Medio Oriente, Ban Ki Moon nella Striscia di Gaza: “Solidarietà ai palestinesi”

Pubblicato il 21 Marzo 2010 9:40 | Ultimo aggiornamento: 21 Marzo 2010 12:31

Il segretario generale dell’Onu Ban Ki Moon è arrivato nella striscia di Gaza. Ban Ki Moon è giunto nella Striscia passando attraverso il posto di frontiera di Erez, che collega il territorio palestinese con quello israeliano. Il segretario dell’Onu ha chiesto che Israele ponga fine al “blocco ” nella Striscia di Gaza.

Intanto però, due cittadini palestinesi sono stati uccisi dai militari israeliani. Secondo radio Gerusalemme, in un posto di blocco militare di Beit Furik, a pochi chilometri da Nablus, due palestinesi hanno cercato di assalire un militare e che i compagni di quest’ultimo hanno reagito aprendo il fuoco. Con questo episodio, sale così a quattro il numero complessivo dei giovani palestinesi uccisi in Cisgiordania dal fuoco dell’esercito israeliano nelle ultime 24 ore. Oggi a Nablus si svolgono i funerali della prima di queste vittime.

La visita di Ban Ki Moon assume un importante significato simbolico, visto che negli scorsi giorni il “Quartetto” composto da Usa, Russia, Onu e Unione Europea si era dichiarato favorevole all’ipotesi dei “due Stati”.

Secondo il Quartetto questo processo sarebbe da compiere entro i prossimi due anni: nel comunicato che era stato diramato proprio da Ban Ki Moon il 19 marzo, si legge che «il Quartetto ritiene che i negoziati debbano condurre a una soluzione negoziata tra le parti entro 24 mesi. Questa soluzione deve mettere fine all’occupazione cominciata nel 1967 e avere per effetto la creazione di uno Stato palestinese indipendente, democratico e vitale, che vivrà in pace e sicurezza accanto a Israele e ai suoi altri vicini». Il Quartetto aveva poi espresso un’altra richiesta nei confronti di Israele: quella di “congelare” la colonizzazione ebraica.
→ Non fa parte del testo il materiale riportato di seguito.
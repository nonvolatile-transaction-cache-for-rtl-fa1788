// End-to-end testbench of tc_system at its default size (4 cores, 4 KB =
// 64-line transaction cache per core).
//
// Each core runs transactions (TX_BEGIN, 1..8 stores, TX_END) mixed with
// volatile stores in normal mode, on a shared pool of 12 line addresses so
// that cores write the same lines. Testbench models stand in for the parts
// around the persistent path:
//   - L1 controllers: each persistent store gets its coherence finishing
//     pulse after a random delay, in program order per core;
//   - NVRAM controller: accepts write-backs with random back-pressure (with a
//     long stall phase so that TCs fill up), keeps a memory image, returns
//     acknowledgements with the core number after random delays, out of
//     order except for the same address; answers reads from its image;
//   - LLC: random miss lookups and random persistent/volatile evictions.
//
// Checked: every write-back carries the next global sequence ID (the
// testbench numbers the finishing pulses itself, core-index order within a
// cycle) and exactly the address and data of the store that received that
// ID; no line reaches NVRAM before its transaction's TX_END was accepted;
// the first transaction gets TxID 1; every LLC fill from a TC carries data
// of a store to that address and every other fill the NVRAM image; persistent
// evictions never reach memory; at the end each NVRAM line holds the data
// of the last store to it in global order and every TC is empty.
// Mechanisms counted, each must occur: transaction mode switches, TC-full
// stalls, drain requests, write-back hand-over between cores, out-of-order
// acknowledgements, fills served by a TC, dropped persistent evictions,
// sequence-ID holds (the L1 model obeys coh_hold).
module tb_tc_system;
  import tc_pkg::*;

  localparam int NC = 4;
  localparam int NADDR = 12;
  localparam int NTX = 60;           // transactions per core

  logic clk = 1'b0, rst_n = 1'b0;
  always #5 clk = ~clk;

  logic [NC-1:0] op_valid, op_ready, l1_wr_valid, l1_wr_pv, coh_fin;
  logic coh_hold;
  cpu_op_e op_kind [NC];
  laddr_t  op_addr [NC], l1_wr_addr [NC];
  line_t   op_data [NC], l1_wr_data [NC];
  logic evict_valid, evict_ready, evict_pv, mem_wr_valid, mem_wr_ready, evict_dropped;
  laddr_t evict_addr, mem_wr_addr, miss_addr, fill_addr, nv_rd_addr, ack_addr;
  line_t evict_data, mem_wr_data, fill_data, nv_rsp_data;
  logic miss_valid, miss_ready, fill_valid, fill_from_tc;
  logic nv_rd_valid, nv_rd_ready, nv_rsp_valid, nv_wr_valid, nv_wr_ready;
  nv_wr_t nv_wr;
  logic [1:0] nv_wr_core, ack_core;
  logic ack_valid, ack_ready, drain_req;
  txid_t mode_txid [NC], next_txid [NC];
  logic [NC-1:0] tc_stall, commit_event, ack_event, ack_orphan;
  logic [6:0] tc_used [NC];
  logic [3:0] tc_unordered [NC];
  seq_t next_seq, wb_seq;

  tc_system dut (.*);

  int checks = 0, failures = 0;
  int n_begin = 0, n_end = 0, n_pst = 0, n_vst = 0, n_stall = 0, n_drain = 0, n_handover = 0;
  int n_ooo = 0, n_fill_tc = 0, n_fill_nv = 0, n_drop = 0, n_fwd = 0, n_nvwr = 0;

  task automatic check(bit ok, string what);
    checks++;
    if (!ok) begin
      failures++;
      if (failures < 20) $display("FAIL %s at %0t", what, $time);
    end
  endtask

  function automatic laddr_t pool(int i);
    return laddr_t'(42'h100 + i * 7);
  endfunction

  function automatic seq_t nxt(seq_t s);
    return (s == 8'hFF) ? 8'd1 : s + 8'd1;
  endfunction

  // ---------------- reference bookkeeping ----------------
  typedef struct { laddr_t addr; line_t data; int core; int tx; } store_t;
  store_t pend [NC][$];          // persistent stores waiting for coherence
  store_t by_seq [int];          // store that received each sequence ID
  int     tx_done [NC];          // transactions whose TX_END was accepted
  int     fin_delay [NC];
  seq_t   t_gseq = 1, t_wb = 1;
  int     tx_no [NC];            // current transaction number per core
  line_t  last_data [laddr_t];   // newest persistent data per address (global order)
  line_t  nv_mem [laddr_t];
  typedef struct { laddr_t addr; int core; int due; } out_t;
  out_t   outst [$];
  int     cyc = 0, last_core = -1, n_hold = 0;
  bit     all_cpu_done = 0;
  int     cores_done = 0;

  initial begin
    #2000000;
    failures++;
    $display("watchdog expired");
    $display("TB_RESULT checks=%0d failures=%0d", checks, failures);
    $finish;
  end

  // ---------------- CPU drivers ----------------
  // present one operation on core c until it is accepted (ready sampled
  // between clock edges)
  task automatic do_op(int c, cpu_op_e k, laddr_t a, line_t d);
    bit r;
    @(negedge clk);
    op_valid[c] = 1; op_kind[c] = k; op_addr[c] = a; op_data[c] = d;
    do begin
      #1 r = op_ready[c];
      @(posedge clk);
      if (!r) @(negedge clk);
    end while (!r);
    #1 op_valid[c] = 0;
  endtask

  for (genvar c = 0; c < NC; c++) begin : g_cpu
    initial begin
      op_valid[c] = 0; op_kind[c] = OP_STORE; op_addr[c] = '0; op_data[c] = '0;
      tx_done[c] = 0; tx_no[c] = 0;
      @(posedge rst_n);
      for (int t = 0; t < NTX; t++) begin
        int k;
        k = $urandom_range(1, 8);
        // a few volatile stores in normal mode
        repeat ($urandom_range(0, 2))
          do_op(c, OP_STORE, pool($urandom_range(0, NADDR - 1)), {16{$urandom}});
        do_op(c, OP_TX_BEGIN, '0, '0);
        tx_no[c] = t;
        if (t == 0) check(mode_txid[c] == 1, "first transaction gets TxID 1");
        check(mode_txid[c] != 0, "transaction mode entered");
        repeat (k) begin
          do_op(c, OP_STORE, pool($urandom_range(0, NADDR - 1)), {32'(c), 32'(t), {14{$urandom}}});
          repeat ($urandom_range(0, 3)) @(posedge clk);
        end
        do_op(c, OP_TX_END, '0, '0);
        tx_done[c] = t + 1;
        check(mode_txid[c] == 0, "normal mode after TX_END");
        repeat ($urandom_range(0, 20)) @(posedge clk);
      end
      cores_done++;
    end
  end

  // count operations and record persistent stores (sampled before the edge)
  always @(negedge clk) if (rst_n) begin
    #1;
    for (int c = 0; c < NC; c++) begin
      if (op_valid[c] && op_ready[c]) begin
        if (op_kind[c] == OP_TX_BEGIN) n_begin++;
        if (op_kind[c] == OP_TX_END && mode_txid[c] != 0) n_end++;
      end
      if (l1_wr_valid[c]) begin
        if (l1_wr_pv[c]) begin
          store_t s;
          s.addr = l1_wr_addr[c]; s.data = l1_wr_data[c]; s.core = c; s.tx = tx_no[c];
          pend[c].push_back(s);
          n_pst++;
        end else n_vst++;
      end
      if (tc_stall[c]) n_stall++;
    end
    if (drain_req) n_drain++;
    if (coh_hold) n_hold++;
  end

  // ---------------- L1 coherence model ----------------
  initial begin
    coh_fin = '0;
    for (int c = 0; c < NC; c++) fin_delay[c] = 0;
    forever begin
      @(negedge clk);
      coh_fin = '0;
      for (int c = 0; c < NC; c++) begin
        // stores are recorded after this point of the cycle, so a store is
        // finished one cycle after its acceptance at the earliest
        if (pend[c].size() > 0 && !coh_hold && $urandom_range(0, 3) == 0) begin
          store_t s;
          coh_fin[c] = 1;
          s = pend[c].pop_front();
          by_seq[int'(t_gseq)] = s;
          last_data[s.addr] = s.data;
          t_gseq = nxt(t_gseq);
        end
      end
    end
  end

  // ---------------- NVRAM controller model ----------------
  bit stall_phase = 0;
  initial begin
    nv_wr_ready = 0; ack_valid = 0; ack_core = 0; ack_addr = 0;
    nv_rd_ready = 0; nv_rsp_valid = 0; nv_rsp_data = 0;
    forever begin
      @(negedge clk);
      cyc++;
      // a long back-pressure phase early in the run lets the TCs fill up
      stall_phase = (cyc > 300 && cyc < 2300);
      nv_wr_ready = !stall_phase && ($urandom_range(0, 2) != 0);
      ack_valid = 0;
      if (outst.size() > 0) begin
        int k;
        k = $urandom_range(0, outst.size() - 1);
        for (int j = 0; j < k; j++) if (outst[j].addr == outst[k].addr) begin k = j; break; end
        if (outst[k].due <= cyc) begin
          ack_valid = 1; ack_addr = outst[k].addr; ack_core = 2'(outst[k].core);
          if (k != 0) n_ooo++;
        end
      end
      #1;
      check(ack_orphan == '0, "no orphan ack");
      if (nv_wr_valid) begin
        check(nv_wr.seq == t_wb, "write-back in global sequence order");
        if (by_seq.exists(int'(nv_wr.seq))) begin
          store_t s;
          s = by_seq[int'(nv_wr.seq)];
          check(nv_wr.addr == s.addr && nv_wr.data == s.data && int'(nv_wr_core) == s.core,
                "write-back is the store with that ID");
          check(tx_done[s.core] > s.tx, "no write-back before TX_END");
        end else check(0, "write-back of an unknown ID");
      end
      if (nv_wr_valid && nv_wr_ready) begin
        out_t o;
        nv_mem[nv_wr.addr] = nv_wr.data;
        o.addr = nv_wr.addr; o.core = int'(nv_wr_core); o.due = cyc + $urandom_range(3, 60);
        outst.push_back(o);
        if (last_core >= 0 && last_core != int'(nv_wr_core)) n_handover++;
        last_core = int'(nv_wr_core);
        by_seq.delete(int'(nv_wr.seq));
        t_wb = nxt(t_wb);
        n_nvwr++;
      end
      if (ack_valid && ack_ready) begin
        for (int j = 0; j < outst.size(); j++)
          if (outst[j].addr == ack_addr && outst[j].core == int'(ack_core)) begin outst.delete(j); break; end
      end
    end
  end

  // NVRAM read path for LLC misses: fixed latency, always ready
  laddr_t rd_a; int rd_due = -1;
  initial begin
    forever begin
      @(negedge clk);
      nv_rd_ready = (rd_due < 0);
      nv_rsp_valid = 0;
      if (rd_due >= 0 && cyc >= rd_due) begin
        nv_rsp_valid = 1;
        nv_rsp_data = nv_mem.exists(rd_a) ? nv_mem[rd_a] : '0;
        rd_due = -1;
      end
      #1;
      if (nv_rd_valid && nv_rd_ready) begin rd_a = nv_rd_addr; rd_due = cyc + 8; end
    end
  end

  // ---------------- LLC model ----------------
  initial begin
    miss_valid = 0; miss_addr = 0;
    evict_valid = 0; evict_pv = 0; evict_addr = 0; evict_data = 0; mem_wr_ready = 1;
    @(posedge rst_n);
    forever begin
      @(negedge clk);
      miss_valid = ($urandom_range(0, 9) == 0);
      miss_addr  = pool($urandom_range(0, NADDR + 3));
      evict_valid = ($urandom_range(0, 7) == 0);
      evict_pv    = 1'($urandom_range(0, 1));
      evict_addr  = pool($urandom_range(0, NADDR - 1));
      evict_data  = {16{$urandom}};
      mem_wr_ready = 1'($urandom_range(0, 1));
      #1;
      if (evict_valid && evict_pv) begin
        check(!mem_wr_valid && evict_dropped, "persistent eviction dropped");
        n_drop++;
      end
      if (evict_valid && !evict_pv) begin
        check(mem_wr_valid && mem_wr_addr == evict_addr, "volatile eviction kept");
        n_fwd++;
      end
      if (fill_valid) begin
        if (fill_from_tc) begin
          bit seen;
          seen = 0;
          foreach (by_seq[i]) if (by_seq[i].addr == fill_addr && by_seq[i].data == fill_data) seen = 1;
          if (nv_mem.exists(fill_addr) && nv_mem[fill_addr] == fill_data) seen = 1;
          check(seen, "TC fill carries a store to that line");
          n_fill_tc++;
        end else n_fill_nv++;
      end
    end
  end

  // ---------------- run and final checks ----------------
  initial begin
    repeat (3) @(posedge clk);
    #1 rst_n = 1;
    wait (cores_done == NC);
    // let everything drain
    while (outst.size() > 0 || by_seq.size() > 0 || pend[0].size() + pend[1].size() +
           pend[2].size() + pend[3].size() > 0) @(posedge clk);
    repeat (20) @(posedge clk);
    #1;
    for (int c = 0; c < NC; c++) check(tc_used[c] == 0, "TC empty at the end");
    foreach (last_data[a]) check(nv_mem.exists(a) && nv_mem[a] == last_data[a], "NVRAM holds the newest data");
    check(n_begin == NC * NTX && n_end == NC * NTX, "all transactions ran");
    check(n_pst > 0 && n_vst > 0, "persistent and volatile stores");
    check(n_stall > 0, "TC-full stall happened");
    check(n_drain > 0, "drain request happened");
    check(n_handover > 0, "write-back passed between cores");
    check(n_ooo > 0, "out-of-order acknowledgement happened");
    check(n_fill_tc > 0 && n_fill_nv > 0, "fills from TC and from NVRAM");
    check(n_drop > 0 && n_fwd > 0, "dropped and kept evictions");
    check(n_hold > 0, "sequence ID hold happened");
    $display("tx=%0d/%0d pstores=%0d vstores=%0d nv-writes=%0d stall-cycles=%0d drain-cycles=%0d handovers=%0d ooo-acks=%0d fills tc/nv=%0d/%0d evictions dropped/kept=%0d/%0d seq-hold=%0d cycles=%0d",
             n_begin, n_end, n_pst, n_vst, n_nvwr, n_stall, n_drain, n_handover, n_ooo,
             n_fill_tc, n_fill_nv, n_drop, n_fwd, n_hold, cyc);
    $display("TB_RESULT checks=%0d failures=%0d", checks, failures);
    $finish;
  end

endmodule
Il 21 marzo Ban ki Moon è stato accolto da un piccolo gruppo di manifestanti che sventolavano bandiere palestinesi. È la seconda visita del segretario generale dell’Onu a Gaza dall’offensiva israeliana chiamata “Piombo fuso”, lanciata il 27 dicembre del 2008.

«Vado a Gaza – ha detto Ban giovedì a Ramallah – per esprimere la mia solidarietà con la sorte del popolo palestinese che vive lì, e per sottolineare la necessità di mettere fine al blocco» israeliano. Ban è in visita in Israele e nei territori occupati nel quadro di un giro regionale e nel momento in cui gli Stati Uniti si sforzano di rilanciare il processo di pace.

Proprio il 21 marzoè atteso a Gerusalemme il mediatore americano George Mitchell. Il segretario generale dell’Onu ha detto di «comprendere e condividere» le ansie di Israele nei confronti di Hamas, ma ha anche aggiunto che a suo avviso il blocco israeliano «impone sofferenze inaccettabili» alla popolazione civile. «Sono certo – ha spiegato – che il blocco può essere levato rispondendo comunque alle legittime preoccupazioni di sicurezza di Israele».

Durante la visita Ban Ki Moon ha sottolineato che per la prima volta negli ultimi anni Israele si impegna a consentire l’introduzione a Gaza di materiale per la costruzione, sia pure in quantità ridotte.

«Ho ricevuto da Israele l’impegno ad introdurre nella Striscia il materiale necessario per la costruzione di 150 nuovi alloggi», ha detto il segretario generale dell’Onu. Quei cantieri si erano fermati di fatto nel 2006, in seguito alla vittoria di Hamas alle elezioni politiche palestinesi.